Automatic virtual reconstruction of acetabular fractures using a statistical shape model.

PURPOSE

Automatic virtual reconstruction of complex fractures would be helpful for pre-operative surgical planning. We developed a statistical shape model (SSM) which contains data of 200 intact 3D hemipelves. It allows for quantification of shape differences and is able to reconstruct abnormal shaped pelvises. We applied our SSM to reconstruct elementary and associate type acetabular fractures and assessed the reconstruction performance of the SSM, by comparing the reconstructed shape with the intact contralateral hemipelvis.

METHODS

In this retrospective diagnostic imaging study, we used our SSM to virtually reconstruct fractured hemipelves of eighty-three patients with an acetabular fracture.
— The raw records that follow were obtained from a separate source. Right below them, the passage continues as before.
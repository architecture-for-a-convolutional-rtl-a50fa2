// ripple_adder: W-bit carry-ripple adder (W = 32 in the accumulation path).
//
// A chain of W full_adder cells; the carry out of bit i is the carry in of
// bit i+1. s is (a + b + cin) modulo 2^W and cout is the carry out of the top
// bit. In the multiply-accumulate datapath it adds the zero-extended product
// to the running sum; W = 8 copies of it also form the rows of the multiplier.
//
// Interface: a, b (W bits), cin in; s (W bits), cout out. Purely
// combinational. The worst-case path runs through all W carry stages, which is
// why the 32-bit accumulation adder is the slowest block of the datapath.
//
// The 32-bit width and the reuse of one adder cell follow the architecture;
// the carry-ripple organisation is this design's choice, the simplest that
// fits a chain of identical cells.
module ripple_adder #(
  parameter int unsigned W = conv_mac_pkg::ACC_W
) (
  input  logic [W-1:0] a,
  input  logic [W-1:0] b,
  input  logic         cin,
  output logic [W-1:0] s,
  output logic         cout
);

  logic [W:0] c;   // c[i] is the carry into bit i

  assign c[0] = cin;

  for (genvar i = 0; i < W; i++) begin : g_bit
    full_adder u_fa (
      .a   (a[i]),
      .b   (b[i]),
      .cin (c[i]),
      .s   (s[i]),
      .cout(c[i+1])
    );
  end

  assign cout = c[W];

endmodule
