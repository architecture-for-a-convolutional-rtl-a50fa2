// ripple_adder_tb: self-checking test of the 32-bit ripple-carry adder.
// Checks corner cases (zero, all ones, a carry that ripples through all 32
// bits) and 20000 random operand pairs against a 33-bit sum computed with the
// simulator's own arithmetic.
module ripple_adder_tb;
  localparam int unsigned W = 32;
  logic [W-1:0] a, b, s;
  logic         cin, cout;
  int checks = 0, failures = 0;

  ripple_adder #(.W(W)) dut (.a(a), .b(b), .cin(cin), .s(s), .cout(cout));

  task automatic check(input logic [W-1:0] ta, input logic [W-1:0] tb_, input logic tc);
    logic [W:0] expected;
    a = ta; b = tb_; cin = tc;
    #1;
    expected = {1'b0, ta} + {1'b0, tb_} + {{W{1'b0}}, tc};
    checks++;
    if ({cout, s} !== expected) begin
      failures++;
      $display("FAIL %h + %h + %b = %b_%h, expected %h", ta, tb_, tc, cout, s, expected);
    end
  endtask

  initial begin : watchdog
    #1000000;
    failures++;
    $display("watchdog expired");
    $display("TB_RESULT checks=%0d failures=%0d", checks, failures);
    $finish;
  end

  initial begin
    check('0, '0, 1'b0);
    check('1, '0, 1'b1);            // carry ripples through every bit
    check('1, '1, 1'b1);
    check(32'h7fff_ffff, 32'h1, 1'b0);
    check(32'hffff_0000, 32'h0001_0000, 1'b0);
    for (int i = 0; i < 20000; i++)
      check($urandom, $urandom, 1'($urandom));
    $display("TB_RESULT checks=%0d failures=%0d", checks, failures);
    $finish;
  end
endmodule
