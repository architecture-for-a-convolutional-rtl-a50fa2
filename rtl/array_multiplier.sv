// array_multiplier: unsigned W x W-bit array multiplier (W = 8), 2W-bit product.
//
// Each partial product bit a[j] & b[i] is a NAND gate followed by a NAND used
// as an inverter. Row 0 is the partial product a & b[0]. Each further row i
// adds the upper W bits of the previous row's result (its W-bit sum plus the
// carry out) to the partial product a & b[i] in a W-bit ripple adder. The
// lowest bit of each row's sum is product bit i; the last row's upper W+1
// bits, less its lowest, give the top half of the product.
//
// Interface: a, b (W bits) in; p (2W bits) out, p = a * b. Purely
// combinational; the longest path crosses W-1 adder rows.
//
// The 8-bit operands, the 16-bit product and "adders combine partial
// products" follow the architecture. Unsigned operands and the carry-ripple
// array organisation are this design's choices.
module array_multiplier #(
  parameter int unsigned W = conv_mac_pkg::IN_W
) (
  input  logic [W-1:0]   a,
  input  logic [W-1:0]   b,
  output logic [2*W-1:0] p
);

  logic [W-1:0] pp_n [W];   // NAND of a[j] and b[i]
  logic [W-1:0] pp   [W];   // partial product row i: a & {W{b[i]}}
  logic [W:0]   row  [W];   // running result of rows 0..i, W+1 bits

  for (genvar i = 0; i < W; i++) begin : g_pp_row
    for (genvar j = 0; j < W; j++) begin : g_pp_bit
      nand2 u_nand (.a(a[j]),       .b(b[i]),       .y(pp_n[i][j]));
      nand2 u_inv  (.a(pp_n[i][j]), .b(pp_n[i][j]), .y(pp[i][j]));
    end
  end

  assign row[0] = {1'b0, pp[0]};
  assign p[0]   = row[0][0];

  for (genvar i = 1; i < W; i++) begin : g_add_row
    ripple_adder #(.W(W)) u_row_add (
      .a   (row[i-1][W:1]),
      .b   (pp[i]),
      .cin (1'b0),
      .s   (row[i][W-1:0]),
      .cout(row[i][W])
    );
    assign p[i] = row[i][0];
  end

  assign p[2*W-1:W] = row[W-1][W:1];

endmodule
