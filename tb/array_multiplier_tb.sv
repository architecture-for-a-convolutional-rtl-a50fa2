// array_multiplier_tb: exhaustive self-checking test of the 8 x 8-bit
// multiplier. All 65536 operand pairs are applied and the 16-bit product is
// compared with the simulator's own multiplication.
module array_multiplier_tb;
  localparam int unsigned W = 8;
  logic [W-1:0]   a, b;
  logic [2*W-1:0] p;
  int checks = 0, failures = 0;

  array_multiplier #(.W(W)) dut (.a(a), .b(b), .p(p));

  initial begin : watchdog
    #10000000;
    failures++;
    $display("watchdog expired");
    $display("TB_RESULT checks=%0d failures=%0d", checks, failures);
    $finish;
  end

  initial begin
    for (int i = 0; i < 2**W; i++) begin
      for (int j = 0; j < 2**W; j++) begin
        a = W'(i);
        b = W'(j);
        #1;
        checks++;
        if (p !== 16'(i * j)) begin
          failures++;
          if (failures < 10) $display("FAIL %0d * %0d = %0d", i, j, p);
        end
      end
    end
    $display("TB_RESULT checks=%0d failures=%0d", checks, failures);
    $finish;
  end
endmodule
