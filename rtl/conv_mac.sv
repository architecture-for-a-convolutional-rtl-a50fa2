// conv_mac: multiply-accumulate engine for one output of a CNN convolution.
//
// A convolution output is the dot product of an input window X and a kernel
// Y: S = sum of X[i][j] * Y[i][j]. This datapath computes it one term per
// clock. Input A (a cell of X) and Input B (the matching cell of Y), 8 bits
// each, go into the array multiplier; its 16-bit product is zero-extended and
// added to the 32-bit running sum in a ripple-carry adder; the register stores
// the new sum and feeds it back to the adder. Because the sum lives in a
// register, the same hardware serves any kernel size: a k x k kernel simply
// takes k*k accumulation steps, as long as the sum fits in 32 bits.
//
// Interface
//   clk, rst_n  clock; asynchronous active-low reset clears the sum
//   clr         synchronous clear: the sum becomes 0 at the next edge
//               (priority over en); used before each new output value
//   en          in_a/in_b hold a valid pair: at the next edge the sum
//               becomes sum + in_a * in_b
//   in_a, in_b  the two 8-bit unsigned operands
//   product     in_a * in_b, combinational
//   sum         the running sum (the output), valid one clock after the
//               last pair was accepted
// Timing: one pair per clock, no pipeline; sum is updated at the edge that
// samples en high. Overflow wraps modulo 2^32 with no flag: with 8-bit
// unsigned operands at most 66051 full-scale products fit.
//
// Widths, the multiplier-adder-register loop and the output taken from the
// register follow the architecture. Unsigned arithmetic, the en/clr controls
// and the reset are this design's choices.
module conv_mac #(
  parameter int unsigned IN_W  = conv_mac_pkg::IN_W,
  parameter int unsigned ACC_W = conv_mac_pkg::ACC_W
) (
  input  logic                clk,
  input  logic                rst_n,
  input  logic                clr,
  input  logic                en,
  input  logic [IN_W-1:0]     in_a,
  input  logic [IN_W-1:0]     in_b,
  output logic [2*IN_W-1:0]   product,
  output logic [ACC_W-1:0]    sum
);

  localparam int unsigned PROD_W = 2 * IN_W;

  logic [ACC_W-1:0] addend;
  logic [ACC_W-1:0] next_sum;
  logic             carry_out;  // overflow of the running sum; not used, the sum wraps

  array_multiplier #(.W(IN_W)) u_mult (
    .a(in_a),
    .b(in_b),
    .p(product)
  );

  assign addend = {{(ACC_W-PROD_W){1'b0}}, product};

  ripple_adder #(.W(ACC_W)) u_add (
    .a   (sum),
    .b   (addend),
    .cin (1'b0),
    .s   (next_sum),
    .cout(carry_out)
  );

  sum_register #(.W(ACC_W)) u_reg (
    .clk  (clk),
    .rst_n(rst_n),
    .clr  (clr),
    .en   (en),
    .d    (next_sum),
    .q    (sum)
  );

  // The register takes exactly one accumulation step per accepted pair.
  a_accumulate: assert property (@(posedge clk) disable iff (!rst_n)
    (en && !clr) |=> (sum == $past(sum) + ACC_W'($past(product))));

  a_clear: assert property (@(posedge clk) disable iff (!rst_n)
    clr |=> (sum == '0));

endmodule
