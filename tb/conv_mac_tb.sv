// conv_mac_tb: end-to-end self-checking test of the multiply-accumulate engine
// at its default widths (8-bit operands, 32-bit running sum).
//
// Runs the engine the way a convolution controller would: clear the sum, feed
// the k*k (X, Y) pairs of one window, read the sum. It covers
//   - the 3x3 dot product of equation form S = sum X[i][j] * Y[i][j], with
//     random and with full-scale (255 * 255) operands;
//   - dynamic kernel size: windows of 1x1, 2x2, 3x3, 5x5, 7x7 and 11x11;
//   - idle cycles between pairs (en low: the sum must hold);
//   - clr raised together with en (clear wins);
//   - the asynchronous reset in the middle of a window;
//   - accumulator overflow: 66052 full-scale products wrap the 32-bit sum.
// Each result is compared with a dot product computed by the testbench. The
// latency is checked too: the sum must change at the very edge that accepts a
// pair, so a window of n pairs without idle cycles takes exactly n cycles.
// Every mechanism is counted, and one that never happened is a failure.
module conv_mac_tb;
  import conv_mac_pkg::*;

  logic     clk = 1'b0;
  logic     rst_n, clr, en;
  operand_t in_a, in_b;
  product_t product;
  acc_t     sum;

  int checks = 0, failures = 0;
  int n_windows = 0, n_idle = 0, n_clr_en = 0, n_reset = 0, n_overflow = 0;
  int n_kernel_sizes = 0;
  longint unsigned cycle = 0;

  conv_mac dut (
    .clk(clk), .rst_n(rst_n), .clr(clr), .en(en),
    .in_a(in_a), .in_b(in_b), .product(product), .sum(sum)
  );

  always #5 clk = ~clk;
  always @(posedge clk) cycle++;

  initial begin : watchdog
    repeat (500000) @(posedge clk);
    failures++;
    $display("watchdog expired");
    $display("TB_RESULT checks=%0d failures=%0d", checks, failures);
    $finish;
  end

  task automatic check(input logic ok, input string what);
    checks++;
    if (!ok) begin
      failures++;
      $display("FAIL %s (sum=%0d) at cycle %0d", what, sum, cycle);
    end
  endtask

  // Clear the sum in one cycle.
  task automatic clear();
    @(negedge clk);
    clr = 1'b1; en = 1'b0;
    @(negedge clk);
    clr = 1'b0;
    check(sum == '0, "clear");
  endtask

  // Feed n pairs, with an idle cycle before a pair whenever idle_pct allows.
  // Checks the sum after every pair and the total cycle count.
  task automatic window(input int n, input int idle_pct, input bit full_scale);
    longint unsigned ref_sum = 0;
    longint unsigned start;
    int idles = 0;
    clear();
    start = cycle;
    for (int i = 0; i < n; i++) begin
      if (idle_pct > 0 && int'($urandom % 100) < idle_pct) begin
        en = 1'b0;
        in_a = operand_t'($urandom); in_b = operand_t'($urandom);
        @(negedge clk);
        check(sum == acc_t'(ref_sum), "hold while en low");
        idles++;
        n_idle++;
      end
      en = 1'b1;
      in_a = full_scale ? operand_t'(255) : operand_t'($urandom);
      in_b = full_scale ? operand_t'(255) : operand_t'($urandom);
      #1;
      check(product == product_t'(int'(in_a) * int'(in_b)), "product");
      ref_sum += longint'(in_a) * longint'(in_b);
      @(negedge clk);
      check(sum == acc_t'(ref_sum), "running sum after a pair");
    end
    en = 1'b0;
    check(cycle - start == longint'(n + idles), "one pair per clock");
    @(negedge clk);
    check(sum == acc_t'(ref_sum), "sum holds after the window");
    n_windows++;
  endtask

  initial begin
    int sizes[6] = '{1, 2, 3, 5, 7, 11};
    rst_n = 1'b0; clr = 1'b0; en = 1'b0; in_a = '0; in_b = '0;
    repeat (2) @(negedge clk);
    check(sum == '0, "reset value");
    rst_n = 1'b1;

    // 3x3 windows: random and full-scale operands, back to back.
    for (int w = 0; w < 20; w++) window(9, 0, 1'b0);
    window(9, 0, 1'b1);
    check(sum == 32'd585225, "full-scale 3x3 window = 9 * 65025");

    // Dynamic kernel size, with idle cycles between pairs.
    foreach (sizes[s]) begin
      window(sizes[s] * sizes[s], 30, 1'b0);
      n_kernel_sizes++;
    end

    // clr and en together: the clear wins and the pair is dropped.
    window(4, 0, 1'b0);
    @(negedge clk);
    clr = 1'b1; en = 1'b1; in_a = 8'd200; in_b = 8'd100;
    @(negedge clk);
    clr = 1'b0; en = 1'b0;
    check(sum == '0, "clr has priority over en");
    n_clr_en++;

    // Reset in the middle of a window.
    @(negedge clk);
    en = 1'b1; in_a = 8'd17; in_b = 8'd3;
    @(negedge clk);
    en = 1'b0;
    check(sum == 32'd51, "single pair");
    #2 rst_n = 1'b0;
    #1 check(sum == '0, "asynchronous reset clears the sum");
    @(negedge clk);
    rst_n = 1'b1;
    n_reset++;

    // Overflow: the 32-bit sum holds at most 66051 full-scale products.
    begin
      longint unsigned ref_sum;
      clear();
      en = 1'b1; in_a = 8'd255; in_b = 8'd255;
      repeat (66051) @(negedge clk);
      ref_sum = 66051 * 65025;
      check(sum == acc_t'(ref_sum), "largest sum without overflow");
      check(ref_sum < 64'h1_0000_0000, "66051 products fit");
      @(negedge clk);
      en = 1'b0;
      ref_sum += 65025;
      check(ref_sum >= 64'h1_0000_0000, "66052 products overflow");
      check(sum == acc_t'(ref_sum), "sum wraps modulo 2^32");
      n_overflow++;
    end

    $display("windows=%0d kernel_sizes=%0d idle_cycles=%0d clr_with_en=%0d resets=%0d overflows=%0d",
             n_windows, n_kernel_sizes, n_idle, n_clr_en, n_reset, n_overflow);
    if (n_windows == 0 || n_kernel_sizes != 6 || n_idle == 0 || n_clr_en == 0 ||
        n_reset == 0 || n_overflow == 0) begin
      failures++;
      $display("FAIL a mechanism was never exercised");
    end
    $display("TB_RESULT checks=%0d failures=%0d", checks, failures);
    $finish;
  end
endmodule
A root mean square error (RMSE) was computed between the reconstructed shape and intact contralateral shape for the whole hemipelvis and for regions relevant for plate-fitting. These plate-fitting relevant regions were defined as: (1) Iliopectineal line length and radius; (2) ischial body line length and radius; (3) acetabular diameter, (4) quadrilateral slope and (5) weight-bearing acetabular dome.

RESULTS

The median RMSE of the whole hemipelvis of the elementary type fractures was 2.2 (1.7-2.5) mm versus 3.2 (2.2-3.9) mm for the associate type fractures (p < 0.001). The median RMSE for the plate-fitting regions of elementary type fractures was 1.7 (1.4-2.1) mm versus 2.7 (2.0-4.1) mm for associate type fractures (p < 0.001).

CONCLUSION

Using a statistical shape model allows for accurate virtual reconstructions of elementary and associate type acetabular fractures within a clinically acceptable range, especially within regions important for plate-fitting. SSM-based reconstructions can serve as a valuable tool for pre-operative planning in clinical practice, when a template of the contralateral hemipelvis is unavailable.